Morgan Stanley, investment banking advisor for American Brands, informs Wathen that the $85 million bid
has been rejected and that the minimum acceptable bid is $100 million. CPP is aware that there is another
firm with higher bid and under negotiation with Morgan Stanley. CPP has already formed a strategic task
force to carry out the analysis, and the CEO would present the new purchase price proposal to CPP’s board
of directors, whom are already hesitant at $85 million initial price.

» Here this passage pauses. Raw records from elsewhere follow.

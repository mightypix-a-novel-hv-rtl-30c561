// Testbench for the mpx_column behavioural model (8 rows). Drives comparator
// pulses and the FSM control lines by hand and checks: ToA stored at the
// leading edge and ToT at the trailing edge, pile-up loss, visibility only
// after LdPix, lowest row first, loading only with charged bitlines, the
// DR1 -> DR2 transfer at LdPix (preloading), prio, the scan chain and the bus.
`timescale 1ns/1ps
module tb_mpx_column;
  import mpx_pkg::*;
  int checks = 0, failures = 0;
  logic clk = 0, rst_n = 1;
  initial #1 rst_n = 0;  // a falling edge, so that asynchronous resets act
  always #5 clk = ~clk;

  logic [7:0] comp = '0;
  logic [TOA_W-1:0] toa = '0;
  logic [TOT_W-1:0] tot = '0;
  mctrl_t ctrl = '0;
  logic charged = 0, scan_in = 1, scan_out, prio;
  logic [HIT_W-1:0] bus;

  mpx_column #(.NROWS(8), .COL_ID(5)) dut (
    .clk, .rst_n, .comp, .toa_ts(toa), .tot_ts(tot), .ctrl, .bl_charged(charged),
    .scan_in, .scan_out, .prio, .bus_out(bus));

  task automatic check(input bit c, input string msg);
    checks++;
    if (!c) begin failures++; $display("FAIL: %s (t=%0t)", msg, $time); end
  endtask
  task automatic tick(); @(posedge clk); #1; endtask
  task automatic pulse(input int row, input int t_lead, input int t_trail);
    toa = TOA_W'(t_lead); comp[row] = 1; tick();
    toa = TOA_W'(t_lead + 7); tot = TOT_W'(t_trail); comp[row] = 0; tick();
  endtask
  task automatic ldpix(); ctrl = '{pull_down:1, ld_col:0, ld_pix:1, rd_col:0}; tick(); ctrl = '0; endtask
  task automatic ldcol(input bit ch); ctrl.ld_col = 1; charged = ch; tick(); ctrl.ld_col = 0; charged = 0; endtask
  function automatic logic [HIT_W-1:0] exp(input int row, input int ta, input int tt);
    hit_t h;
    h.col = 5'd5; h.row = 9'(row); h.toa = 12'(ta); h.tot = 4'(tt);
    return h;
  endfunction
  task automatic rdcol(input logic [HIT_W-1:0] e, input string msg);
    ctrl.rd_col = 1; #1; check(bus == e, msg); tick(); ctrl.rd_col = 0;
  endtask

  initial begin
    repeat (2) tick();
    rst_n = 1; tick();
    check(!prio && bus == '0 && scan_out, "empty after reset");
    pulse(5, 100, 3);
    pulse(2, 200, 9);
    // second pulse on row 5 while occupied is lost
    pulse(5, 300, 1);
    // not yet visible: LdCol with charged lines loads nothing
    ldcol(1); ldpix();
    check(!prio, "nothing in EoC before first LdPix");
    // uncharged bitlines: nothing loaded
    ldcol(0); ldpix();
    check(!prio, "no load with uncharged bitlines");
    // charged: row 2 (lowest) loaded into DR1, moved to DR2 at LdPix
    ldcol(1);
    check(!prio, "prio waits for LdPix (DL3)");
    ctrl.ld_pix = 1; #1 check(prio, "prio during LdPix"); tick(); ctrl.ld_pix = 0;
    check(prio && !scan_out, "DR2 holds data, scan chain blocked");
    // preload row 5 into DR1 while DR2 is still unread
    ldcol(1);
    scan_in = 0; ctrl.rd_col = 1; #1 check(bus == '0, "no bus drive without scan token"); tick(); ctrl.rd_col = 0; scan_in = 1;
    check(prio, "data kept when not selected");
    rdcol(exp(2, 200, 9), "row 2 first with its ToA/ToT");
    check(!prio && scan_out, "DR2 released after read");
    ldpix();
    check(prio, "preloaded row 5 moved to DR2");
    rdcol(exp(5, 100, 3), "row 5 second, first pulse kept (pile-up lost)");
    ldcol(1); ldpix();
    check(!prio, "column empty at the end");
    check(bus == '0, "bus idle");
    $display("TB_RESULT checks=%0d failures=%0d", checks, failures);
    $finish;
  end

  initial begin
    #100us;
    failures++;
    $display("TB_RESULT checks=%0d failures=%0d", checks, failures);
    $finish;
  end
endmodule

4. Key facts under consideration


- Internal factors
o Tom Wathen is the sole owner of CPP and he can override BOD’s decision. But it’s not in the culture
of CPP to do so.
o BOD’s hesitance arises from concern over management capacity at CPP to operate and grow a
three-times in size merged company
o The task force is not that confident in improvements to NWC over accounting department capacity
concerns
o Acquisition is not the only growth option and CPP is not obliged to follow through with the bidding
o One financing option means Tom’s shares are diluted and no longer the sole owner of CPP, which
has corporate governance implications
- External factors:
o Alternative financing options:
Debt
Option Principal Interest rate YTM Amortization Equity
Mixed $75 mil 11.5% 7 years - $25 million for
25% stakes in
the new firm
100% debt $100 mil 13.5% 7 years $5 mil/year -
o The higher bidder might have opted out due to financing feasibility
o CPP buying Pinkerton’s is not universally popular among investment bankers

5. Recommendations
Under all three scenarios assuming there are values created to Pinkerton’s by CPP for its own financial
performance to synergy with incremental cash flow added from Pinkerton’s to CPP, the estimated fair value for
Pinkerton’s to CPP ranges from $91.7 million to $95.6 million, $4.4 million to $8.3 million less than the $100
million suggested bid. Between the two financing options under bearish scenario where there is no incremental
value to CPP, the generated cash flow at the end of 1992 for mixed financing is $120.1 million and $5.8
million for 100% debt option. As a result, it’s recommended that CPP should go on to bid for Pinkerton’s
acquisition at $100 million at most considering that this already implies an unjustified premium and that the
positive cash flow generation is contingent on the ability of CPP to secure the mixed financing option at $100
million only.

The recommendation to acquire Pinkerton’s with mixed financing option is driven by the expected positive return
of 20% in 5 years and the expected additional capacity from the new owner. Through scenario analyses, it’s clear
that the acquisition has actual potential synergy as a growth opportunity for CPP. While there are presumed risks
with the expected cash flow most heavily relying on CPP’s capacity to deliver the synergy, it’s worth noting that
these are identified risks with possible solutions. In addition, it’s believed that the new owner with 25% stakes in
CPP would also have incentives to work together with existing shareholder and CEO Tom Wathen for downside
risks management strategies.

The recommendation also emphasizes the importance of not making a bid over $100 million to create a buffer
for the investment risks. At $100 million purchase price, the expected profit is $20 million and this amount is
adequate to compensate for the maximum $8.3 million premium paid to Pinkerton’s. Any higher bidding price
would only lead to decreased expected profit with increased financial risks, in many cases, shell company or
worst case of bankruptcy. In the 1980s, Kodak overvalued Sterling Drugs for $2.8 billion and never managed to
recover from this investment, even after the divestment. This is the winner’s curse that drives the recommended
bidding price to be capped at $100 million with mixed financing option.
Appendix: Valuation caveat

1. The cost of capital for Pinkerton’s is assumed to be the same as that of Wackerhut. This rate is used to discounted at
the enterprise of Pinkerton’s. Other key assumptions besides provided financial assumptions include the terminal
growth rate of 3%, in line with terminal growth rate of the US where the main operation is, and the tax rate of 34%.
2. The cost of capital used to discounted Pinkerton’s incremental cash flow to CPP is based on the new capital structure
under each financing option. Financial ratios, terminal growth rate, and tax rate is same.